- [WHAT THIS TASK INVOLVES]: Restate each record exactly as it was written.

- [DATA TO PROCESS]:
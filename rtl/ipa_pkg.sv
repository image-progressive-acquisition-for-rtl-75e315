// ipa_pkg: types and constants shared by the progressive image acquisition
// (IPA) block.
//
// The block samples one square macro block of MB_SIZE x MB_SIZE pixels
// (17 x 17, 8-bit grey levels) from external memory. Inside the macro block
// the work is organised in square sub-blocks: a sub-block is identified by its
// anchor (upper-left pixel) and its level, the log2 of its side length in
// pixels, so a level-L block spans the pixels anchor .. anchor + 2**L on each
// axis and its four vertices are sampled pixels. The macro block size, pixel
// width and the block description (anchor plus level) follow the paper; the
// bit widths are derived from them.
package ipa_pkg;

  // Largest block level: side 2**MAX_LVL = 16, so a macro block is 17 x 17.
  localparam int MAX_LVL = 4;
  localparam int MB_SIZE = (1 << MAX_LVL) + 1;
  localparam int NPIX    = MB_SIZE * MB_SIZE;

  localparam int CW = $clog2(MB_SIZE);      // coordinate width (5)
  localparam int LW = $clog2(MAX_LVL + 1);  // level width (3)
  localparam int PW = 8;                    // pixel width

  // Priority score = area * (max - min) = 4**lvl * range, at most 256 * 255.
  localparam int SCORE_W = 2 * MAX_LVL + PW;

  typedef logic [CW-1:0]      coord_t;
  typedef logic [LW-1:0]      lvl_t;
  typedef logic [PW-1:0]      pix_t;
  typedef logic [SCORE_W-1:0] score_t;

  // Pixel position inside the macro block.
  typedef struct packed {
    coord_t x;
    coord_t y;
  } pos_t;

  // A block: anchor (upper-left pixel) and level (side = 2**lvl).
  typedef struct packed {
    coord_t x;
    coord_t y;
    lvl_t   lvl;
  } block_t;

  localparam int POS_W   = $bits(pos_t);
  localparam int BLOCK_W = $bits(block_t);

  // Linear index of a pixel in the macro block, row major.
  function automatic int unsigned pix_index(pos_t p);
    return int'(p.y) * MB_SIZE + int'(p.x);
  endfunction

  function automatic pos_t mk_pos(coord_t x, coord_t y);
    pos_t p;
    p.x = x;
    p.y = y;
    return p;
  endfunction

endpackage
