// addr_map: turns a pixel position inside a macro block into a DRAM page
// (row) and column address, for the two storage layouts the paper compares.
//
//   MAPPING = 0, linear: every image row is one page. The page is the image
//     row, mb_y * 17 + y; the column is the image column, mb_x * 17 + x.
//   MAPPING = 1, block: every 17 x 17 macro block is one page. The page is
//     the macro block number, mb_y * MB_PER_ROW + mb_x; the column is the
//     row-major offset inside the block, y * 17 + x.
//
// mb_x / mb_y are the column and row of the macro block in the image, counted
// in macro blocks. One pixel occupies one column (8-bit pixels). How a page
// number is split into DRAM bank and row bits is left to the command
// generator. Purely combinational.
module addr_map
  import ipa_pkg::*;
#(
  parameter int unsigned MAPPING    = 1,
  parameter int unsigned MB_PER_ROW = 31
) (
  input  logic [7:0]  mb_x,
  input  logic [7:0]  mb_y,
  input  pos_t        pos,
  output logic [15:0] page,
  output logic [15:0] col
);

  localparam logic [15:0] MBS  = 16'(MB_SIZE);
  localparam logic [15:0] MBPR = 16'(MB_PER_ROW);

  logic [15:0] px, py;
  assign px = 16'(pos.x);
  assign py = 16'(pos.y);

  if (MAPPING == 0) begin : g_linear
    assign page = 16'(mb_y) * MBS + py;
    assign col  = 16'(mb_x) * MBS + px;
  end else begin : g_block
    assign page = 16'(mb_y) * MBPR + 16'(mb_x);
    assign col  = py * MBS + px;
  end

endmodule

- [ANSWER TO THIS EXERCISE]:
filename rtl/ipa_pkg.sv
repository image-progressive-acquisition-for-rtl-75e315
// ipa_pkg: types and constants shared by the progressive image acquisition
// (IPA) block.
//
// The block samples one square macro block of MB_SIZE x MB_SIZE pixels
// (17 x 17, 8-bit grey levels) from external memory. Inside the macro block
// the work is organised in square sub-blocks: a sub-block is identified by its
// anchor (upper-left pixel) and its level, the log2 of its side length in
// pixels, so a level-L block spans the pixels anchor .. anchor + 2**L on each
// axis and its four vertices are sampled pixels. The macro block size, pixel
// width and the block description (anchor plus level) follow the paper; the
// bit widths are derived from them.
package ipa_pkg;

  // Largest block level: side 2**MAX_LVL = 16, so a macro block is 17 x 17.
  localparam int MAX_LVL = 4;
  localparam int MB_SIZE = (1 << MAX_LVL) + 1;
  localparam int NPIX    = MB_SIZE * MB_SIZE;

  localparam int CW = $clog2(MB_SIZE);      // coordinate width (5)
  localparam int LW = $clog2(MAX_LVL + 1);  // level width (3)
  localparam int PW = 8;                    // pixel width

  // Priority score = area * (max - min) = 4**lvl * range, at most 256 * 255.
  localparam int SCORE_W = 2 * MAX_LVL + PW;

  typedef logic [CW-1:0]      coord_t;
  typedef logic [LW-1:0]      lvl_t;
  typedef logic [PW-1:0]      pix_t;
  typedef logic [SCORE_W-1:0] score_t;

  // Pixel position inside the macro block.
  typedef struct packed {
    coord_t x;
    coord_t y;
  } pos_t;

  // A block: anchor (upper-left pixel) and level (side = 2**lvl).
  typedef struct packed {
    coord_t x;
    coord_t y;
    lvl_t   lvl;
  } block_t;

  localparam int POS_W   = $bits(pos_t);
  localparam int BLOCK_W = $bits(block_t);

  // Linear index of a pixel in the macro block, row major.
  function automatic int unsigned pix_index(pos_t p);
    return int'(p.y) * MB_SIZE + int'(p.x);
  endfunction

  function automatic pos_t mk_pos(coord_t x, coord_t y);
    pos_t p;
    p.x = x;
    p.y = y;
    return p;
  endfunction

endpackage
// addr_map: turns a pixel position inside a macro block into a DRAM page
// (row) and column address, for the two storage layouts the paper compares.
//
//   MAPPING = 0, linear: every image row is one page. The page is the image
//     row, mb_y * 17 + y; the column is the image column, mb_x * 17 + x.
//   MAPPING = 1, block: every 17 x 17 macro block is one page. The page is
//     the macro block number, mb_y * MB_PER_ROW + mb_x; the column is the
//     row-major offset inside the block, y * 17 + x.
//
// mb_x / mb_y are the column and row of the macro block in the image, counted
// in macro blocks. One pixel occupies one column (8-bit pixels). How a page
// number is split into DRAM bank and row bits is left to the command
// generator. Purely combinational.
module addr_map
  import ipa_pkg::*;
#(
  parameter int unsigned MAPPING    = 1,
  parameter int unsigned MB_PER_ROW = 31
) (
  input  logic [7:0]  mb_x,
  input  logic [7:0]  mb_y,
  input  pos_t        pos,
  output logic [15:0] page,
  output logic [15:0] col
);

  localparam logic [15:0] MBS  = 16'(MB_SIZE);
  localparam logic [15:0] MBPR = 16'(MB_PER_ROW);

  logic [15:0] px, py;
  assign px = 16'(pos.x);
  assign py = 16'(pos.y);

  if (MAPPING == 0) begin : g_linear
    assign page = 16'(mb_y) * MBS + py;
    assign col  = 16'(mb_x) * MBS + px;
  end else begin : g_block
    assign page = 16'(mb_y) * MBPR + 16'(mb_x);
    assign col  = py * MBS + px;
  end

endmodule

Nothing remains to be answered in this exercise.